“Oh, but I don’t think he meant it.”
“Then he has nothing to do but to say so. You had far better bring about an explanation, and have it over. It is certainly Major North’s turn to eat humble pie, and it will do him a world of good, and smooth your path very much in the future. Take my advice, dear, and let him see (or at any rate think) that you are prepared to abide by what he said.”
It was with great reluctance that Georgia consented to follow her friend’s counsel; but when she thought it over its wisdom commended itself to her, and she decided to carry it out rigorously, with results which seemed very hard to Dick. He only saw his doctor once a-day, and then she persisted in ignoring sternly all his attempts to extend the scope of the conversation beyond the business in hand. Then she discontinued her visits altogether, and the only explanation his bearer could offer was that the Doctor Miss Sahiba was very busy, and he supposed that she took no more interest in the protector of the poor now that he was so much better. It was the same when Stratford and Fitz came to see him. They agreed that Miss Keeling was very busy, and seemed rather surprised that he should ask after her. It even appeared to him that there was a slight constraint in their tones when they answered his questions. Dick pondered over the mystery without any satisfactory result for two days, and then announced that he was going to get up, and demanded his clothes. The bearer had anticipated this step, and replied promptly that the entire wardrobe of the protector of the poor was at the moment in the hands of a tailor in the town, to whom he had intrusted it for needed repairs, and who preferred to execute them on his own premises. Hari Das invited his master’s reproofs for his own remissness in postponing the operation for so long, but to his dismay discovered that Dick declined to be drawn into a tirade on the vices of bearers in general, illustrated from his experience of this particular specimen. He was too much in earnest in his determination to have time to waste in useless altercations, and, moreover, he knew his man.
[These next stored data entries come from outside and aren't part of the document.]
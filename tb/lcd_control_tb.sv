// lcd_control_tb: self-checking test of the ILI9341 bus sequencer.
//
// An ili9341_model on the pins logs every write and checks the bus rules.
// The test checks: a processor command and a data write (state sequence
// WRITE, WRITE_WAIT, EDGE_W, FINISH_W, four clocks each, WRX low for two,
// D/CX level, data); a processor read (19 clocks busy, RDX low 17 clocks,
// the word the model drove is captured); a mode-B FIFO stream of pixels
// written back to back every four clocks in order; a processor write
// breaking into the stream; and processor priority over the FIFO in IDDLE.
module lcd_control_tb;
  import lcd_pkg::*;

  logic clk = 1'b0, reset_n = 1'b1;
  logic wr_req = 0, wr_dc = 0, rd_req = 0, host_pending = 0, dma_mode = 0;
  logic [15:0] wr_data = '0;
  logic busy, fifo_rdreq, csx, dcx, wrx, rdx, d_oe;
  logic [15:0] read_data, d_out, d_in, fifo_q;
  logic fifo_empty;
  lcd_state_e state_o;

  int checks = 0, failures = 0;
  logic [15:0] px[$];
  logic pop_pend = 1'b0;

  lcd_control #(.RD_WAIT_CYCLES(16)) dut (.*);
  ili9341_model #(.MIN_WC(4), .MIN_RDL(17)) lcd (.*);

  always #10 clk = !clk;

  // show-ahead FIFO stand-in driven from a queue
  assign fifo_q     = (px.size() != 0) ? px[0] : 16'h0;
  assign fifo_empty = (px.size() == 0);
  always @(posedge clk) pop_pend <= fifo_rdreq;
  always @(negedge clk) if (pop_pend) void'(px.pop_front());

  initial begin
    repeat (20000) @(posedge clk);
    failures++;
    $display("watchdog expired");
    $display("TB_RESULT checks=%0d failures=%0d", checks, failures);
    $finish;
  end

  task automatic check(bit cond, string what);
    checks++;
    if (!cond) begin failures++; $display("FAIL %s at %0t", what, $time); end
  endtask

  task automatic host_write(bit dc, logic [15:0] d);
    @(negedge clk);
    while (busy) @(negedge clk);
    wr_req = 1; wr_dc = dc; wr_data = d;
    @(negedge clk);
    wr_req = 0;
  endtask

  initial begin
    lcd_state_e seq[5];
    int n, t0, wl;
    logic [16:0] w;
    #1 reset_n = 1'b0;
    repeat (3) @(negedge clk);
    reset_n = 1'b1;
    check(csx && wrx && rdx && !d_oe && !busy, "idle pins after reset");

    // command write, then follow the state sequence
    @(negedge clk);
    wr_req = 1; wr_dc = 0; wr_data = 16'h002C;
    @(negedge clk);
    wr_req = 0;
    wl = 0;
    for (int i = 0; i < 5; i++) begin
      seq[i] = state_o;
      if (!wrx) wl++;
      @(negedge clk);
    end
    check(seq[0] == WRITE && seq[1] == WRITE_WAIT && seq[2] == EDGE_W &&
          seq[3] == FINISH_W && seq[4] == IDDLE, "write state sequence");
    check(wl == 2, "WRX low two clocks");
    check(lcd.writes.size() == 1 && lcd.writes[0] == {1'b0, 16'h002C}, "command logged");

    host_write(1, 16'h0088);
    repeat (5) @(negedge clk);
    check(lcd.writes.size() == 2 && lcd.writes[1] == {1'b1, 16'h0088}, "data logged");
    check(dcx == 1'b1, "D/CX high after data");

    // processor read
    @(negedge clk);
    rd_req = 1;
    @(negedge clk);
    rd_req = 0;
    n = 0;
    while (busy) begin n++; @(negedge clk); end
    check(n == 19, $sformatf("read cycle 19 clocks (got %0d)", n));
    check(lcd.last_rdl == 17, $sformatf("RDX low 17 clocks (got %0d)", lcd.last_rdl));
    check(read_data == 16'hC000, $sformatf("read data %h", read_data));

    // mode B stream of 20 pixels
    dma_mode = 1;
    for (int i = 0; i < 20; i++) px.push_back(16'h1000 + 16'(i * 7));
    t0 = lcd.writes.size();
    @(negedge clk);
    n = 0;
    while (lcd.writes.size() < t0 + 20 && n < 200) begin n++; @(negedge clk); end
    // first pixel: 1 clock to leave IDDLE, then 20 writes of 4 clocks
    check(n >= 78 && n <= 82, $sformatf("20 pixels in 80 clocks (got %0d)", n));
    for (int i = 0; i < 20; i++)
      check(lcd.writes[t0 + i] == {1'b1, 16'h1000 + 16'(i * 7)}, "stream pixel");
    check(lcd.last_wc == 4, "back-to-back write cycle 4 clocks");
    repeat (4) @(negedge clk);
    check(!busy, "idle after stream");

    // a processor write breaks into a running stream
    for (int i = 0; i < 10; i++) px.push_back(16'h2000 + 16'(i));
    t0 = lcd.writes.size();
    repeat (6) @(negedge clk);
    host_pending = 1;
    while (busy) @(negedge clk);
    wr_req = 1; wr_dc = 0; wr_data = 16'h0029;
    @(negedge clk);
    wr_req = 0; host_pending = 0;
    repeat (60) @(negedge clk);
    n = 0;
    for (int i = t0; i < lcd.writes.size(); i++) begin
      w = lcd.writes[i];
      if (w == {1'b0, 16'h0029}) n = i - t0;
    end
    check(lcd.writes.size() == t0 + 11, "10 pixels and 1 command");
    check(n == 2, $sformatf("command after two pixels (at %0d)", n));
    check(px.size() == 0, "FIFO drained");

    // processor priority over a waiting FIFO pixel in IDDLE
    dma_mode = 0;
    px.push_back(16'h3333);
    repeat (2) @(negedge clk);
    t0 = lcd.writes.size();
    wr_req = 1; wr_dc = 1; wr_data = 16'h4444;
    dma_mode = 1;
    @(negedge clk);
    wr_req = 0;
    repeat (12) @(negedge clk);
    check(lcd.writes.size() == t0 + 2 && lcd.writes[t0] == {1'b1, 16'h4444} &&
          lcd.writes[t0 + 1] == {1'b1, 16'h3333}, "processor first, then FIFO");

    check(lcd.errors == 0, $sformatf("bus model errors %0d", lcd.errors));
    $display("TB_RESULT checks=%0d failures=%0d", checks, failures);
    $finish;
  end
endmodule
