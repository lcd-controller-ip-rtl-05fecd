// lcd_dma: frame DMA engine, an Avalon-MM burst-read master feeding the FIFO.
//
// After a DmaFire pulse it reads a frame from memory in bursts of
// cfg.burst_count words, starting at cfg.start_addr, and pushes every
// returned word (AM_ReadValid / AM_ReadData) into the FIFO. States:
//   DMA_WAITING      idle; fire loads the address counter with start_addr.
//   DMA_AVALON       AM_Read with address, burst count and all byte enables
//                    held until AM_WaitRequest is low (command accepted).
//   DMA_TRANSFERRING counts the returned beats; once the whole burst is in
//                    and the FIFO holds fewer than cfg.fifo_threshold words,
//                    either the frame is done (address >= end_addr) or the
//                    address advances by burst_count and the next burst
//                    is issued.
//   DMA_IRQREQ       dma_irq high until the processor acknowledges it.
// A new burst is only requested once the previous one has fully arrived.
// The beat counter counts a one-cycle-delayed copy of AM_ReadValid so that,
// when the count reaches burst_count, the FIFO's registered used-word count
// already includes the last beat. sync_rst returns the engine to
// DMA_WAITING from any state.
//
// This behaviour follows the controller's DMA engine description, including
// that the address advances by burst_count (one address unit per word) and
// that end_addr is the address of the last burst. Design choices: the
// Avalon outputs are decoded from the state register (Moore outputs), so
// AM_Read stays high until the interconnect accepts the command, and are
// zero outside DMA_AVALON.
module lcd_dma
  import lcd_pkg::*;
#(
  parameter int FIFO_AW = 8     // width of the FIFO write-side used-word count
) (
  input  logic                clk,
  input  logic                reset_n,
  // control from the register file
  input  logic                fire,
  input  logic                sync_rst,
  input  logic                irq_ack,
  input  dma_cfg_t            cfg,
  output logic                dma_irq,
  output dma_state_e          state_o,
  output logic [ADDR_W-1:0]   dma_addr,
  output logic [BURST_W-1:0]  rx_cnt,
  // FIFO write side
  input  logic [FIFO_AW-1:0]  fifo_wrusedw,
  output logic                fifo_wrreq,
  output logic [31:0]         fifo_data,
  // Avalon-MM master
  output logic [ADDR_W-1:0]   am_address,
  output logic [3:0]          am_byteenable,
  output logic [BURST_W-1:0]  am_burstcount,
  output logic                am_read,
  input  logic                am_waitrequest,
  input  logic [31:0]         am_readdata,
  input  logic                am_readdatavalid
);

  dma_state_e state;
  logic       rx_d;

  always_ff @(posedge clk or negedge reset_n) begin
    if (!reset_n) begin
      state    <= DMA_WAITING;
      dma_addr <= '0;
      rx_cnt   <= '0;
      rx_d     <= 1'b0;
    end else begin
      rx_d <= am_readdatavalid;
      unique case (state)
        DMA_WAITING: if (fire) begin
          state    <= DMA_AVALON;
          dma_addr <= cfg.start_addr;
        end
        DMA_AVALON: if (!am_waitrequest) begin
          state  <= DMA_TRANSFERRING;
          rx_cnt <= '0;
        end
        DMA_TRANSFERRING: begin
          if (rx_cnt >= cfg.burst_count) begin
            if (32'(fifo_wrusedw) < 32'(cfg.fifo_threshold)) begin
              if (dma_addr >= cfg.end_addr) begin
                state <= DMA_IRQREQ;
              end else begin
                state    <= DMA_AVALON;
                dma_addr <= dma_addr + ADDR_W'(cfg.burst_count);
              end
            end
          end else if (rx_d) begin
            rx_cnt <= rx_cnt + 1'b1;
          end
        end
        DMA_IRQREQ: if (irq_ack) state <= DMA_WAITING;
        default: state <= DMA_WAITING;
      endcase
      if (sync_rst) state <= DMA_WAITING;
    end
  end

  always_comb begin
    am_address    = '0;
    am_byteenable = '0;
    am_burstcount = '0;
    am_read       = 1'b0;
    if (state == DMA_AVALON) begin
      am_address    = dma_addr;
      am_byteenable = '1;
      am_burstcount = cfg.burst_count;
      am_read       = 1'b1;
    end
  end

  assign dma_irq    = (state == DMA_IRQREQ);
  assign state_o    = state;
  assign fifo_wrreq = am_readdatavalid;
  assign fifo_data  = am_readdata;

endmodule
“Ask the chota sahib to come to me,” he said. “I will borrow a suit of his clothes.”
The bearer looked blank.
“But the chota sahib’s clothes will not fit my lord,” he objected.
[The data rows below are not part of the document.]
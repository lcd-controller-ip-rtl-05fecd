// lcd_dma_tb: self-checking test of the DMA engine against a behavioural
// burst-read memory and a counting stand-in for the FIFO.
//
// Run 1 repeats the controller's reference simulation: start 0x100, end
// 0x108, burst 4, threshold 0x10, which must give bursts at 0x100, 0x104
// and 0x108, then the interrupt. Run 2 uses bursts of 16 over ten bursts
// with a slowly drained FIFO and threshold 40, so the engine must wait for
// FIFO space; no burst may start with 40 or more words in the FIFO. Every
// word pushed into the FIFO is compared with the memory contents, the
// interrupt must stay high until acknowledged, and a synchronous reset in
// the middle of run 3 must return the engine to waiting.
module lcd_dma_tb;
  import lcd_pkg::*;

  logic clk = 1'b0, reset_n = 1'b1;
  logic fire = 0, sync_rst = 0, irq_ack = 0;
  dma_cfg_t cfg = '0;
  logic dma_irq;
  dma_state_e state_o;
  logic [ADDR_W-1:0] dma_addr;
  logic [BURST_W-1:0] rx_cnt;
  logic [7:0] fifo_wrusedw;
  logic fifo_wrreq;
  logic [31:0] fifo_data;
  logic [ADDR_W-1:0] am_address;
  logic [3:0] am_byteenable;
  logic [BURST_W-1:0] am_burstcount;
  logic am_read, am_waitrequest, am_readdatavalid;
  logic [31:0] am_readdata;

  int checks = 0, failures = 0;
  int fifo_words = 0, drain_period = 0, drain_cnt = 0;
  int stalls = 0, max_at_issue = 0;
  logic [31:0] expect_addr = '0;
  int words_seen = 0;

  lcd_dma #(.FIFO_AW(8)) dut (.*);
  avalon_burst_mem #(.WAIT_CYCLES(2), .LATENCY(3), .GAPS(1'b1)) mem (.*);

  always #10 clk = !clk;

  // FIFO stand-in: a registered word count, drained every drain_period clocks
  assign fifo_wrusedw = 8'(fifo_words);
  always @(posedge clk) begin
    automatic int d = 0;
    if (drain_period != 0) begin
      drain_cnt <= drain_cnt + 1;
      if (drain_cnt % drain_period == 0 && fifo_words > 0) d = 1;
    end
    fifo_words <= fifo_words + int'(fifo_wrreq) - d;
    if (fifo_wrreq) begin
      checks++;
      if (fifo_data != mem.word_at(expect_addr)) begin
        failures++;
        $display("FAIL word %h at address %h", fifo_data, expect_addr);
      end
      expect_addr <= expect_addr + 1;
      words_seen <= words_seen + 1;
    end
    if (state_o == DMA_TRANSFERRING && rx_cnt >= cfg.burst_count &&
        32'(fifo_wrusedw) >= 32'(cfg.fifo_threshold)) stalls <= stalls + 1;
    if (am_read && !am_waitrequest && fifo_words > max_at_issue)
      max_at_issue <= fifo_words;
  end

  initial begin
    repeat (100000) @(posedge clk);
    failures++;
    $display("watchdog expired");
    $display("TB_RESULT checks=%0d failures=%0d", checks, failures);
    $finish;
  end

  task automatic check(bit cond, string what);
    checks++;
    if (!cond) begin failures++; $display("FAIL %s at %0t", what, $time); end
  endtask

  task automatic run(logic [31:0] s, logic [31:0] e, int b, int thr);
    int n0, t;
    cfg.start_addr = s; cfg.end_addr = e;
    cfg.burst_count = BURST_W'(b); cfg.fifo_threshold = 9'(thr);
    expect_addr = s; words_seen = 0;
    n0 = mem.cmd_addr.size();
    @(negedge clk) fire = 1;
    @(negedge clk) fire = 0;
    t = 0;
    while (!dma_irq && t < 20000) begin t++; @(negedge clk); end
    check(dma_irq, "interrupt raised");
    check(mem.cmd_addr.size() - n0 == (e - s) / b + 1, "number of bursts");
    for (int i = n0; i < mem.cmd_addr.size(); i++) begin
      check(mem.cmd_addr[i] == s + 32'((i - n0) * b), "burst address");
      check(mem.cmd_len[i] == b, "burst length");
    end
    check(words_seen == ((e - s) / b + 1) * b, "all words received");
    repeat (5) @(negedge clk);
    check(dma_irq && state_o == DMA_IRQREQ, "interrupt held until ack");
    irq_ack = 1; @(negedge clk) irq_ack = 0;
    @(negedge clk);
    check(!dma_irq && state_o == DMA_WAITING, "back to waiting after ack");
  endtask

  initial begin
    #1 reset_n = 1'b0;
    repeat (3) @(negedge clk);
    reset_n = 1'b1;
    check(state_o == DMA_WAITING && !am_read && am_byteenable == 0, "idle after reset");

    run(32'h100, 32'h108, 4, 16);          // reference case: 3 bursts
    fifo_words = 0;
    drain_period = 4;                       // slow drain: one word per 4 clocks
    run(32'h2000, 32'h2000 + 16 * 9, 16, 40);
    check(stalls > 0, "engine waited for FIFO space");
    check(max_at_issue < 40, $sformatf("no burst issued at or above threshold (max %0d)", max_at_issue));

    // synchronous reset in the middle of a frame
    cfg.start_addr = 32'h4000; cfg.end_addr = 32'h4000 + 8 * 20; cfg.burst_count = 8;
    expect_addr = 32'h4000;
    @(negedge clk) fire = 1;
    @(negedge clk) fire = 0;
    repeat (40) @(negedge clk);
    check(state_o != DMA_WAITING, "running before sync reset");
    sync_rst = 1; @(negedge clk) sync_rst = 0;
    check(state_o == DMA_WAITING && !dma_irq, "sync reset returns to waiting");
    repeat (100) @(negedge clk);
    check(state_o == DMA_WAITING, "stays waiting");
    check(mem.bad_be == 0, "all byte enables set");

    $display("TB_RESULT checks=%0d failures=%0d", checks, failures);
    $finish;
  end
endmodule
“That doesn’t signify,” said Dick. “Fit or no fit, I am going to get up,” and he only smiled in secret when the bearer returned after a short absence with one of his own suits, and announced that the tailor had brought it back unexpectedly soon. He found himself much weaker than he had anticipated as he dressed, but he disregarded the bearer’s doleful assurances that he would kill himself, and declined to return to his couch, although he was glad to accept the support of the servant’s arm as he crossed the hall and entered the passage leading into the harem. Lady Haigh, writing her home letters busily at a camp-table (for letter-writing had been dropped by common, though unexpressed consent, during those past days, when it seemed unlikely that either the letters or their writers would ever reach home), looked up in astonishment when he came in, and made haste to arrange a comfortable place for him with cushions upon the divan, remarking that he had better lie still and rest for a little and not talk. But this was not what Dick had come for.
“Lady Haigh, where is Georgie?” he asked, the moment after the bearer had departed.
“Well, I think she is busy just now,” Lady Haigh replied, with distinct coldness in her manner. As a matter of fact, at that moment Georgia was sitting outside on the terrace with Sir Dugald, who had by this time been promoted to a knowledge of the whereabouts of his party, and was entertaining him with an account of her visit to Bir-ul-Malikat and of the charms of Khadija.
“Every person that I have asked about her for the last three days has told me exactly that!” said Dick, with a good deal of indignation in his tone. “I should like to see her, if you please,” he went on, in the voice of one determined to obtain his just rights.